Do incandescent lights flicker on all circuits connected to one side or (misnomer) "phase" of your 12-0/240 volt line and there is no flicker on all circuits connected to the other side of the line?

Do any incandescent lights get brighter than they should be?

Where the problem is requires troubleshooting with a voltmeter. It's your choice whether to call the power company first and let them check their side ("outside" from the meter to the pole transformer or whether you want to call an electrician and check your side "inside" first.


----------



## DIYnewbie9 (Jul 10, 2010)

AllanJ said:


> Do incandescent lights flicker on all circuits connected to one side of your 12-0/240 volt line and there is no flicker on all circuits connected to the other side of the line?

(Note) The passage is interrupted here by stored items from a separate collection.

// fft_radix2: pipelined N-point radix-2 FFT (INV=0) or IFFT (INV=1).
//
// Computes X[k] = sum_n x[n] * exp(-+j*2*pi*n*k/N) on a whole vector at a
// time: the input is put in bit-reversed order and passed through log2(N)
// decimation-in-time butterfly stages, one registered stage per clock, so a
// new vector can enter every clock and leaves LOG2N clocks later with
// out_valid. Stage s is divided by two when bit s of SCALE_MASK is set
// (all set: the result is X/N). Twiddles are Q2.14 values computed at
// elaboration; butterfly results are rounded and saturated to SW bits.
// The receiver uses it as the 16-point transform of each filter-bank
// module and as the 64-point DFT / IDFT of the DFT-S de-spreading; the
// radix-2 structure and the scaling are choices of this implementation.
module fft_radix2
  import dfts_pkg::*;
#(
  parameter int          N          = 16,
  parameter bit          INV        = 1'b0,
  parameter logic [31:0] SCALE_MASK = 32'hFFFF_FFFF
) (
  input  logic  clk,
  input  logic  rst_n,
  input  logic  in_valid,
  input  cplx_t in_data  [N],
  output logic  out_valid,
  output cplx_t out_data [N]
);
  localparam int LOG2N = $clog2(N);

  typedef logic [N/2-1:0][2*SW-1:0] tw_t;
  function automatic tw_t mk_tw();
    tw_t t;
    for (int k = 0; k < N / 2; k++) t[k] = twiddle(k, N, INV);
    return t;
  endfunction
  localparam tw_t TW = mk_tw();

  function automatic int bitrev(input int v);
    int r;
    r = 0;
    for (int b = 0; b < LOG2N; b++) if (v[b]) r |= 1 << (LOG2N - 1 - b);
    return r;
  endfunction

  cplx_t stage_q [LOG2N+1][N];
  logic  vld_q   [LOG2N+1];

  always_comb begin
    for (int n = 0; n < N; n++) stage_q[0][n] = in_data[bitrev(n)];
    vld_q[0] = in_valid;
  end

  for (genvar s = 0; s < LOG2N; s++) begin : g_stage
    localparam int HALF = 1 << s;
    localparam int SH   = SCALE_MASK[s] ? 1 : 0;
    cplx_t nxt [N];
    always_comb begin
      for (int g = 0; g < N; g += 2 * HALF) begin
        for (int j = 0; j < HALF; j++) begin
          cplx_t a, b;
          logic signed [47:0] sr, si, dr, di;
          a  = stage_q[s][g + j];
          b  = cmul_q14(stage_q[s][g + j + HALF], cplx_t'(TW[j * (N / (2 * HALF))]));
          sr = 48'(a.re) + 48'(b.re);
          si = 48'(a.im) + 48'(b.im);
          dr = 48'(a.re) - 48'(b.re);
          di = 48'(a.im) - 48'(b.im);
          if (SH != 0) begin
            sr = (sr + 48'sd1) >>> 1;
            si = (si + 48'sd1) >>> 1;
            dr = (dr + 48'sd1) >>> 1;
            di = (di + 48'sd1) >>> 1;
          end
          nxt[g + j].re        = sat(sr);
          nxt[g + j].im        = sat(si);
          nxt[g + j + HALF].re = sat(dr);
          nxt[g + j + HALF].im = sat(di);
        end
      end
    end
    always_ff @(posedge clk or negedge rst_n) begin
      if (!rst_n) vld_q[s+1] <= 1'b0;
      else        vld_q[s+1] <= vld_q[s];
    end
    always_ff @(posedge clk) stage_q[s+1] <= nxt;
  end

  assign out_valid = vld_q[LOG2N];
  assign out_data  = stage_q[LOG2N];
endmodule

By one side or the other, I assume you mean the left and right side of my breaker box? Assuming that is correct, then no. The lights I observed simultaneously flickering were on different circuits on different sides of the box.



AllanJ said:


> Do any incandescent lights get brighter than they should be?


I haven't noticed this.


----------



## oleguy74 (Aug 23, 2010)

what he is talking about is the possibility of a loose neutral on power co.side.in other words from power pole to house.just call power co and have them check it out...


----------



## SD515 (Aug 17, 2008)

AllanJ said:


> Do incandescent lights flicker on all circuits connected to one side of your 12-0/240 volt line and there is no flicker on all circuits connected to the other side of the line?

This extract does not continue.